// mvu: maximum-value unit with embedded max* correction bit.
//
// Compares two p-bit metrics A and B. The difference d = A - B is formed
// modulo 2^p and its MSB is the sign s, so metrics that wrap around (modulo
// normalisation of state metrics) still compare correctly as long as their
// true spread is below 2^(p-1). y1 = s ? B : A is the larger value (A on a
// tie). c0 is the correction flag of the simplified max*: with delta = |d|,
// c0 = NOR(delta[p-2 : 4]), i.e. 1 exactly when delta < 2.0 with three
// fractional bits. Purely combinational.
//
// The mux, the sign output and the (p-5)-input NOR follow the published
// architecture. Reading the NOR from the magnitude |d| rather than from d
// itself is a choice of this design: it keeps c0 exact when B > A, which is
// the case delta = y1 - y2 >= 0 the correction formula is written for.
module mvu
  import maxstar_pkg::*;
#(
  parameter int unsigned P = 16
) (
  input  logic [P-1:0] a,
  input  logic [P-1:0] b,
  output logic [P-1:0] y1,
  output logic         s,
  output logic         c0
);

  logic [P-1:0] d;
  logic [P-1:0] delta;

  always_comb begin
    d     = a - b;
    s     = d[P-1];
    y1    = s ? b : a;
    delta = s ? (~d + 1'b1) : d;
    c0    = ~|delta[P-2:M_FRAC+1];
  end

  initial assert (P >= M_FRAC + 3) else $error("mvu: P must be at least %0d", M_FRAC + 3);

endmodule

....................

▶ **Directions for this task**:
Nothing but the lines from the top of the entries above through the line with "long as their" should be set down, each exactly as written.

▶ **Exercise output**:
// mvu: maximum-value unit with embedded max* correction bit.
//
// Compares two p-bit metrics A and B. The difference d = A - B is formed
// modulo 2^p and its MSB is the sign s, so metrics that wrap around (modulo
// normalisation of state metrics) still compare correctly as long as their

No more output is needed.